Of the two irTree itself is short, handing of its work to irSC, which pattern matches on a variable of type SC, this seems to be the case tree representation of the TT terms generated by simplifyCasedef earlier. irSC is pretty involved and looks like it is handeling a lot of special cases. A better understanding of the case trees is probably necessary to understand what is happening in irSC and why.

irTerm on the other hand handles conversions of TT terms, handling App, P, V, Bind, Proj, Constant, TType, Erased and Impossible constructors. The latter three are mapped directly to LNothing, transformations for P, V, Bind, Proj and Constant seem pretty straight-forward, however, the App case is very involved, it unApplys the application and has about 20 different pattern matches on the P constructor alone.

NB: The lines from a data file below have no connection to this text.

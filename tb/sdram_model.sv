// Behavioural model of a 32M x 16 SDR SDRAM (4 banks x 8192 rows x 1024
// columns), for simulation only. It decodes the command pins on each rising
// clock edge, supports burst length 1 with the CAS latency loaded by MODE
// REGISTER SET, honours the byte masks on writes, and returns data on the
// bidirectional DQ bus CAS-latency edges after a READ. Unwritten words read
// as zero. It also checks the protocol the controller must follow and counts
// violations in `errors`: commands before initialisation, READ/WRITE to an
// idle bank, ACTIVE to an open bank, tRCD/tRP/tRFC/tMRD/tWR and the refresh
// interval. It counts refreshes and activates for the testbenches.
module sdram_model #(
  parameter int unsigned T_RCD        = 2,
  parameter int unsigned T_RP         = 2,
  parameter int unsigned T_RFC        = 7,
  parameter int unsigned T_MRD        = 2,
  parameter int unsigned T_WR         = 2,
  parameter int unsigned MAX_REF_GAP  = 800
) (
  input  logic        clk,
  input  logic        cke,
  input  logic        cs_n,
  input  logic        ras_n,
  input  logic        cas_n,
  input  logic        we_n,
  input  logic [1:0]  ba,
  input  logic [12:0] addr,
  input  logic        ldqm,
  input  logic        udqm,
  inout  wire  [15:0] dq,
  output int          errors,
  output int          refreshes,
  output int          activates
);
  logic [15:0] mem [int unsigned];
  logic [3:0]  active;
  logic [12:0] row [4];
  longint      t_act [4];
  longint      t_pre [4];
  longint      t_wr  [4];
  longint      t_ref, t_mrs, t_gap, cycle;
  int          refs_in_init;
  bit          mode_set;
  int          cl;
  logic [15:0] pipe_d [8];
  logic [7:0]  pipe_v;
  logic [15:0] dq_drive;
  logic        dq_en;

  assign dq = dq_en ? dq_drive : 'z;

  initial begin
    errors = 0; refreshes = 0; activates = 0;
    active = '0; mode_set = 0; cl = 2; cycle = 0; t_ref = -100; t_gap = 0; t_mrs = -100;
    refs_in_init = 0; pipe_v = '0; dq_en = 0; dq_drive = '0;
    for (int b = 0; b < 4; b++) begin
      t_act[b] = -100; t_pre[b] = -100; t_wr[b] = -100; row[b] = '0;
    end
  end

  function automatic void fail(string what);
    errors++;
    if (errors < 10) $display("sdram_model: %s at cycle %0d", what, cycle);
  endfunction

  always @(posedge clk) begin
    cycle++;
    // Read pipeline: pipe slot k holds data k edges after the READ.
    for (int k = 7; k > 0; k--) begin
      pipe_d[k] = pipe_d[k-1];
      pipe_v[k] = pipe_v[k-1];
    end
    pipe_v[0] = 1'b0;
    if (cke && !cs_n) begin
      unique case ({ras_n, cas_n, we_n})
        3'b011: begin // ACTIVE
          if (!mode_set) fail("ACTIVE before mode register set");
          if (active[ba]) fail("ACTIVE to open bank");
          if (cycle - t_pre[ba] < T_RP) fail("tRP violated before ACTIVE");
          if (cycle - t_ref < T_RFC) fail("tRFC violated before ACTIVE");
          if (cycle - t_mrs < T_MRD) fail("tMRD violated");
          active[ba] = 1'b1; row[ba] = addr; t_act[ba] = cycle; activates++;
        end
        3'b101, 3'b100: begin // READ / WRITE
          if (!active[ba]) fail("READ/WRITE to idle bank");
          if (cycle - t_act[ba] < T_RCD) fail("tRCD violated");
          if (addr[10]) fail("auto-precharge not expected");
          if (we_n) begin
            pipe_d[0] = mem.exists({ba, row[ba], addr[9:0]}) ? mem[{ba, row[ba], addr[9:0]}] : 16'h0;
            pipe_v[0] = 1'b1;
          end else begin
            logic [15:0] old;
            old = mem.exists({ba, row[ba], addr[9:0]}) ? mem[{ba, row[ba], addr[9:0]}] : 16'h0;
            if (!ldqm) old[7:0]  = dq[7:0];
            if (!udqm) old[15:8] = dq[15:8];
            mem[{ba, row[ba], addr[9:0]}] = old;
            t_wr[ba] = cycle;
          end
        end
        3'b010: begin // PRECHARGE
          for (int b = 0; b < 4; b++) begin
            if (addr[10] || ba == 2'(b)) begin
              if (active[b] && cycle - t_wr[b] < T_WR) fail("tWR violated");
              active[b] = 1'b0; t_pre[b] = cycle;
            end
          end
        end
        3'b001: begin // AUTO REFRESH
          if (active != 0) fail("REFRESH with open bank");
          for (int b = 0; b < 4; b++) if (cycle - t_pre[b] < T_RP) fail("tRP violated before REFRESH");
          if (cycle - t_ref < T_RFC) fail("tRFC violated between refreshes");
          if (mode_set && cycle - t_gap > MAX_REF_GAP) fail("refresh interval exceeded");
          if (!mode_set) refs_in_init++;
          t_ref = cycle; t_gap = cycle; refreshes++;
        end
        3'b000: begin // MODE REGISTER SET
          if (active != 0) fail("MRS with open bank");
          if (refs_in_init < 2) fail("MRS before two refreshes");
          if (cycle - t_ref < T_RFC) fail("tRFC violated before MRS");
          cl = int'(addr[6:4]); mode_set = 1; t_mrs = cycle; t_gap = cycle;
          if (addr[2:0] != 3'b000) fail("burst length other than 1");
        end
        default: ;
      endcase
    end
    if (mode_set && cycle - t_gap > MAX_REF_GAP + 1 && (cycle - t_gap) % 1000 == 0)
      fail("no refresh");
    // Drive DQ so that data is valid at edge READ + CL.
    dq_en    <= pipe_v[cl-1];
    dq_drive <= pipe_d[cl-1];
  end
endmodule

Nevertheless mkDecls and the functions it calls handle the transformation from TT to LDecl - some complications along these lines should have been expected ;).

Further processing

Returning to the compile function, the inlineAll function from IRTS/LangOpts.hs is invoked on our LDecls, which, for all LDecls basically searches for LApp constructs (so function applications), checks a number of conditions to see that these are inlineable, invents fresh names for the variables and replaces the application with the function body.

Next allocUnique and addTags make some tranforms to maintain unique names (?) and tag constructors(?). In there liftAll does lambda lifting for all LDecls, the work horse here seems to be the lift function in IRTS/Lang.hs. So this innocent looking step does the transformation from IR_case to IR_lift, all the while the data type is still LDecl.

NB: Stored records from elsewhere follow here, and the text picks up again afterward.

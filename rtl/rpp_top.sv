// rpp_top: five-stage pipelined 32-bit RISC processor with hazard control.
//
// Stages: IF (fetch, branch prediction), ID (decode, register bank read,
// J/JR resolution), EXE (ALU, branch decision), MEM (data memory), WB
// (register bank write). Instruction and data memories are separate
// (Harvard), so there is no structural hazard.
//
// Control hazards. The IF stage looks the fetch address up in the
// branch-target buffer (btb); a line whose 2-bit counter predicts taken
// sends the fetch to the stored jump address. A J (target in the word) or
// JR (target in a register) is resolved in ID: if the fetch did not already
// go there, the fetch is redirected and the one wrong instruction behind it
// is dropped. A conditional branch is decided in EXE; on a wrong direction
// or target the fetch is redirected and the two wrong instructions in IF/ID
// and ID/EX are neutralised. Every branch and J that reaches EXE updates or
// allocates its BTB line.
//
// Data hazards. Producers are ResEXE (ALU) or ResMEM (load); consumers use
// a register in ID (JR), EXE (operands) or MEM (store data). Bypasses bring
// results back from the MEM stage (EX/MEM), the WB stage (MEM/WB) and an
// additional register that keeps the value written to the bank in the
// previous cycle (the bank itself has no write-to-read forwarding). The ID
// controller (id_hazard_fsm) inserts 1 or 2 bubbles for JR, the EXE
// controller (exe_hazard_fsm) inserts 1 bubble for a load directly followed
// by its consumer, and MEM only sets its store-data multiplexer
// (mem_bypass_ctrl). While EXE holds an instruction, the bypassed operand
// values are written back into ID/EX so that none is lost while waiting.
//
// Interface: the program is written through prog_* (any time, typically
// during reset); dm_ext_* preloads and inspects the data memory; dbg_reg_*
// reads a register; alu_pg_* rewrites one truth-table page of the ALU
// (used by instructions in EXE from the next cycle; reset restores the
// standard pages); `events` flags per cycle which mechanism acted;
// retire_valid/retire_pc report the instruction leaving WB. Synchronous
// active-low reset; fetch starts at RESET_PC one cycle after reset.
// The stages, bypass sources, stall counts and predictor follow the design
// description; the exact instruction subset, the JR/J resolution in ID, the
// hold-time operand refresh and all sizes are this design's choices.
module rpp_top #(
  parameter logic [31:0] RESET_PC    = 32'h0000_4000,
  parameter int unsigned IMEM_DEPTH  = 1024,
  parameter int unsigned DMEM_DEPTH  = 1024,
  parameter int unsigned BTB_ENTRIES = 16,
  parameter int unsigned CNT_W       = 2
) (
  input  logic               clk,
  input  logic               rst_n,
  // program loading
  input  logic               prog_we,
  input  logic [31:0]        prog_addr,
  input  logic [31:0]        prog_data,
  // data memory preload / inspection
  input  logic               dm_ext_we,
  input  logic [31:0]        dm_ext_addr,
  input  logic [31:0]        dm_ext_wdata,
  output logic [31:0]        dm_ext_rdata,
  // register inspection
  input  logic [4:0]         dbg_reg_addr,
  output logic [31:0]        dbg_reg_data,
  // observation
  output rpp_pkg::events_t   events,
  output logic               retire_valid,
  output logic [31:0]        retire_pc,
  output logic [31:0]        if_pc,
  output logic [CNT_W-1:0]   if_pred_cnt,
  output rpp_pkg::op_src_e   exe_s_op1,
  output rpp_pkg::op_src_e   exe_s_op2,
  output logic [31:0]        exe_result,
  // ALU look-up-table page rewrite
  input  logic               alu_pg_we,
  input  logic [2:0]         alu_pg_sel,
  input  rpp_pkg::lut_page_t alu_pg_data
);
  import rpp_pkg::*;

  typedef struct packed {
    logic  valid;
    word_t pc;
    word_t instr;
    logic  pred_taken;
    word_t pred_target;
  } fd_t;

  typedef struct packed {
    logic  valid;
    word_t pc;
    ctrl_t ctrl;
    word_t rs_val;
    word_t rt_val;
    logic  pred_taken;
    word_t pred_target;
  } de_t;

  typedef struct packed {
    logic       valid;
    word_t      pc;
    res_class_e res;
    reg_t       rd;
    reg_t       rt;
    logic       use_rt_mem;
    logic       mem_read;
    logic       mem_write;
    word_t      alu_res;
    word_t      st_data;
  } xm_t;

  typedef struct packed {
    logic       valid;
    word_t      pc;
    res_class_e res;
    reg_t       rd;
    word_t      result;
  } mw_t;

  typedef struct packed {
    logic  valid;
    reg_t  rd;
    word_t value;
  } add_t;

  word_t pc;
  fd_t   fd;
  de_t   de;
  xm_t   xm;
  mw_t   mw;
  add_t  addr_q;   // the additional register

  // ---------------------------------------------------------------- IF
  word_t if_instr, pc_plus4, pred_next;
  logic  lk_hit, lk_taken;
  word_t lk_target;

  imem #(.DEPTH(IMEM_DEPTH)) u_imem (
    .clk   (clk),
    .addr  (pc),
    .rdata (if_instr),
    .we    (prog_we),
    .waddr (prog_addr),
    .wdata (prog_data)
  );

  logic  bt_up_en, bt_up_taken;
  word_t bt_up_pc, bt_up_target;

  btb #(.ENTRIES(BTB_ENTRIES), .CNT_W(CNT_W)) u_btb (
    .clk       (clk),
    .rst_n     (rst_n),
    .lk_pc     (pc),
    .lk_hit    (lk_hit),
    .lk_taken  (lk_taken),
    .lk_target (lk_target),
    .lk_cnt    (if_pred_cnt),
    .up_en     (bt_up_en),
    .up_pc     (bt_up_pc),
    .up_target (bt_up_target),
    .up_taken  (bt_up_taken)
  );

  assign pc_plus4  = pc + 32'd4;
  assign pred_next = lk_taken ? lk_target : pc_plus4;
  assign if_pc     = pc;

  // ---------------------------------------------------------------- ID
  ctrl_t id_ctrl_raw, id_ctrl;
  word_t rf_rd1, rf_rd2, id_jr_val, id_target;
  logic  id_stall_raw, id_redirect;
  id_src_e id_sel;
  logic  id_e1, id_e2, id_e3;

  // forward declarations of later-stage signals used here
  logic  exe_stall, ex_redirect;
  word_t ex_next_pc;
  word_t wb_result;
  logic  wb_we;

  decoder u_dec (.instr(fd.instr), .ctrl(id_ctrl_raw));

  always_comb begin
    id_ctrl = id_ctrl_raw;
    if (!fd.valid) id_ctrl = '0;
  end

  regfile u_rf (
    .clk      (clk),
    .rst_n    (rst_n),
    .ra1      (id_ctrl_raw.rs),
    .rd1      (rf_rd1),
    .ra2      (id_ctrl_raw.rt),
    .rd2      (rf_rd2),
    .we       (wb_we),
    .wa       (mw.rd),
    .wd       (wb_result),
    .dbg_addr (dbg_reg_addr),
    .dbg_data (dbg_reg_data)
  );

  id_hazard_fsm u_idfsm (
    .clk       (clk),
    .rst_n     (rst_n),
    .advance   (!exe_stall),
    .flush     (ex_redirect),
    .id_valid  (id_ctrl.valid),
    .id_use_rs (id_ctrl.use_rs_id),
    .id_rs     (id_ctrl.rs),
    .ex_res    (de.valid ? de.ctrl.res : RES_NONE),
    .ex_rd     (de.ctrl.rd),
    .mem_res   (xm.valid ? xm.res : RES_NONE),
    .mem_rd    (xm.rd),
    .wb_res    (mw.valid ? mw.res : RES_NONE),
    .wb_rd     (mw.rd),
    .stall     (id_stall_raw),
    .sel       (id_sel),
    .enter_s1  (id_e1),
    .enter_s2a (id_e2),
    .enter_s3  (id_e3)
  );

  always_comb begin
    unique case (id_sel)
      IDSRC_MEM: id_jr_val = xm.alu_res;
      IDSRC_WB:  id_jr_val = wb_result;
      default:   id_jr_val = rf_rd1;
    endcase
  end

  logic id_stall;
  assign id_stall    = id_stall_raw && !exe_stall && !ex_redirect;
  assign id_target   = id_ctrl.is_jr ? id_jr_val : id_ctrl.target;
  assign id_redirect = (id_ctrl.is_jump || id_ctrl.is_jr) && !id_stall_raw &&
                       !exe_stall && !ex_redirect &&
                       !(fd.pred_taken && fd.pred_target == id_target);

  // ---------------------------------------------------------------- EXE
  op_src_e s_op1, s_op2;
  logic    exe_in_s1;
  word_t   ex_rs_v, ex_rt_v, alu_a, alu_b, alu_y;
  logic    ex_taken, ex_mispredict;

  exe_hazard_fsm u_exfsm (
    .clk       (clk),
    .rst_n     (rst_n),
    .ex_valid  (de.valid),
    .ex_use_rs (de.ctrl.use_rs_exe),
    .ex_use_rt (de.ctrl.use_rt_exe),
    .ex_rs     (de.ctrl.rs),
    .ex_rt     (de.ctrl.rt),
    .mem_res   (xm.valid ? xm.res : RES_NONE),
    .mem_rd    (xm.rd),
    .wb_res    (mw.valid ? mw.res : RES_NONE),
    .wb_rd     (mw.rd),
    .add_valid (addr_q.valid),
    .add_rd    (addr_q.rd),
    .stall     (exe_stall),
    .s_op1     (s_op1),
    .s_op2     (s_op2),
    .in_s1     (exe_in_s1)
  );

  function automatic word_t opmux(input op_src_e s, input word_t id_v, input word_t m_v,
                                  input word_t w_v, input word_t a_v);
    unique case (s)
      SRC_MEM: return m_v;
      SRC_WB:  return w_v;
      SRC_ADD: return a_v;
      default: return id_v;
    endcase
  endfunction

  assign ex_rs_v = opmux(s_op1, de.rs_val, xm.alu_res, wb_result, addr_q.value);
  assign ex_rt_v = opmux(s_op2, de.rt_val, xm.alu_res, wb_result, addr_q.value);
  assign alu_a   = de.ctrl.shamt_op ? de.ctrl.imm : ex_rs_v;
  assign alu_b   = de.ctrl.alu_imm  ? de.ctrl.imm : ex_rt_v;

  alu u_alu (
    .clk     (clk),
    .rst_n   (rst_n),
    .pg_we   (alu_pg_we),
    .pg_sel  (alu_pg_sel),
    .pg_data (alu_pg_data),
    .op      (de.ctrl.alu_op),
    .a       (alu_a),
    .b       (alu_b),
    .y       (alu_y)
  );

  assign ex_taken = de.ctrl.is_branch && ((ex_rs_v == ex_rt_v) ^ de.ctrl.br_ne);

  always_comb begin
    ex_mispredict = 1'b0;
    ex_next_pc    = de.pc + 32'd4;
    if (de.ctrl.is_branch) begin
      ex_next_pc    = ex_taken ? de.ctrl.target : de.pc + 32'd4;
      ex_mispredict = (ex_taken != de.pred_taken) ||
                      (ex_taken && de.pred_target != de.ctrl.target);
    end else if (!(de.ctrl.is_jump || de.ctrl.is_jr)) begin
      // a non-branch that the predictor sent elsewhere
      ex_mispredict = de.pred_taken;
    end
  end

  assign ex_redirect  = de.valid && !exe_stall && ex_mispredict;
  assign bt_up_en     = de.valid && !exe_stall && (de.ctrl.is_branch || de.ctrl.is_jump);
  assign bt_up_pc     = de.pc;
  assign bt_up_target = de.ctrl.target;
  assign bt_up_taken  = de.ctrl.is_jump || ex_taken;

  assign exe_s_op1  = s_op1;
  assign exe_s_op2  = s_op2;
  assign exe_result = alu_y;

  // ---------------------------------------------------------------- MEM
  logic  mem_sel;
  word_t mem_st_data, dm_rdata, mem_result;

  mem_bypass_ctrl u_memctl (
    .mem_valid  (xm.valid),
    .mem_use_rt (xm.use_rt_mem),
    .mem_rt     (xm.rt),
    .wb_res     (mw.valid ? mw.res : RES_NONE),
    .wb_rd      (mw.rd),
    .sel        (mem_sel)
  );

  assign mem_st_data = mem_sel ? wb_result : xm.st_data;

  dmem #(.DEPTH(DMEM_DEPTH)) u_dmem (
    .clk       (clk),
    .addr      (xm.alu_res),
    .rdata     (dm_rdata),
    .we        (xm.valid && xm.mem_write),
    .wdata     (mem_st_data),
    .ext_we    (dm_ext_we),
    .ext_addr  (dm_ext_addr),
    .ext_wdata (dm_ext_wdata),
    .ext_rdata (dm_ext_rdata)
  );

  assign mem_result = xm.mem_read ? dm_rdata : xm.alu_res;

  // ---------------------------------------------------------------- WB
  assign wb_result    = mw.result;
  assign wb_we        = mw.valid && (mw.res != RES_NONE);
  assign retire_valid = mw.valid;
  assign retire_pc    = mw.pc;

  // ---------------------------------------------------------------- registers
  always_ff @(posedge clk) begin
    if (!rst_n) begin
      pc     <= RESET_PC;
      fd     <= '0;
      de     <= '0;
      xm     <= '0;
      mw     <= '0;
      addr_q <= '0;
    end else begin
      // WB -> additional register
      addr_q.valid <= wb_we;
      addr_q.rd    <= mw.rd;
      addr_q.value <= wb_result;

      // MEM -> WB
      mw.valid  <= xm.valid;
      mw.pc     <= xm.pc;
      mw.res    <= xm.valid ? xm.res : RES_NONE;
      mw.rd     <= xm.rd;
      mw.result <= mem_result;

      // EXE -> MEM
      if (exe_stall) begin
        xm <= '0;
      end else begin
        xm.valid      <= de.valid;
        xm.pc         <= de.pc;
        xm.res        <= de.valid ? de.ctrl.res : RES_NONE;
        xm.rd         <= de.ctrl.rd;
        xm.rt         <= de.ctrl.rt;
        xm.use_rt_mem <= de.ctrl.use_rt_mem;
        xm.mem_read   <= de.valid && de.ctrl.mem_read;
        xm.mem_write  <= de.valid && de.ctrl.mem_write;
        xm.alu_res    <= alu_y;
        xm.st_data    <= ex_rt_v;
      end

      // front end
      if (ex_redirect) begin
        pc <= ex_next_pc;
        fd <= '0;
        de <= '0;
      end else if (exe_stall) begin
        // hold IF, ID and EXE; keep the bypassed operands of EXE
        de.rs_val <= ex_rs_v;
        de.rt_val <= ex_rt_v;
      end else begin
        // ID -> EXE
        if (id_stall) begin
          de <= '0;
        end else begin
          de.valid       <= id_ctrl.valid;
          de.pc          <= fd.pc;
          de.ctrl        <= id_ctrl;
          de.rs_val      <= rf_rd1;
          de.rt_val      <= rf_rd2;
          de.pred_taken  <= id_redirect ? 1'b1 : fd.pred_taken;
          de.pred_target <= id_redirect ? id_target : fd.pred_target;
        end
        // IF -> ID
        if (id_redirect) begin
          pc <= id_target;
          fd <= '0;
        end else if (!id_stall) begin
          pc             <= pred_next;
          fd.valid       <= 1'b1;
          fd.pc          <= pc;
          fd.instr       <= if_instr;
          fd.pred_taken  <= lk_taken;
          fd.pred_target <= lk_target;
        end
      end
    end
  end

  // ---------------------------------------------------------------- events
  always_comb begin
    events             = '0;
    events.retire      = mw.valid;
    events.id_c1       = id_e1;
    events.id_c2       = id_e2;
    events.id_c3       = id_e3;
    events.id_stall    = id_stall;
    events.id_byp_mem  = id_ctrl.use_rs_id && !id_stall_raw && !exe_stall && id_sel == IDSRC_MEM;
    events.id_byp_wb   = id_ctrl.use_rs_id && !id_stall_raw && !exe_stall && id_sel == IDSRC_WB;
    events.exe_stall   = exe_stall;
    events.exe_byp_mem = de.valid && !exe_stall &&
                         ((de.ctrl.use_rs_exe && s_op1 == SRC_MEM) || (de.ctrl.use_rt_exe && s_op2 == SRC_MEM));
    events.exe_byp_wb  = de.valid && !exe_stall &&
                         ((de.ctrl.use_rs_exe && s_op1 == SRC_WB) || (de.ctrl.use_rt_exe && s_op2 == SRC_WB));
    events.exe_byp_add = de.valid && !exe_stall &&
                         ((de.ctrl.use_rs_exe && s_op1 == SRC_ADD) || (de.ctrl.use_rt_exe && s_op2 == SRC_ADD));
    events.mem_byp_wb  = mem_sel;
    events.pred_taken  = lk_taken && !ex_redirect && !id_redirect && !exe_stall && !id_stall;
    events.id_redirect = id_redirect;
    events.mispredict  = ex_redirect;
    events.br_correct  = de.valid && !exe_stall && de.ctrl.is_branch && !ex_mispredict;
  end

  // An instruction never both stalls in ID and is redirected from ID.
  assert property (@(posedge clk) disable iff (!rst_n) !(id_stall && id_redirect));
  // EXE never redirects while it is waiting for an operand.
  assert property (@(posedge clk) disable iff (!rst_n) !(exe_stall && ex_redirect));
  // The EXE controller never waits twice for the same load.
  assert property (@(posedge clk) disable iff (!rst_n) exe_in_s1 |-> !exe_stall);
  // A taken prediction only comes from a line that holds the fetch address.
  assert property (@(posedge clk) disable iff (!rst_n) lk_taken |-> lk_hit);
endmodule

Next up is a call to defunctionalise which turns LDefs into DDefs, this is the representation of IR_defunc where all function applications are fully applied and first order. DDefs is a Ctxt around DDecl, which looks pretty similar to LDecl (some cases have been simplified, I suppose). Next, DDefs are inlineed, as far as I can tell this does not do anything at the moment.

The next call is to simplifyDefs which turns the DDefs into SDefs, where SDefs are definitions in the simplified language defined in IRTS/Simplified.hs, I think this corresponds to IR_ANF, xthe simplest of the intermediate languages.

With this we're pretty much through the intermediate language generation and return a CodegenInfo, which contains the simplified (c, IR_ANF), defunctionalized (defuns IR_defun) and lifted (tagged, IR_lift) representations.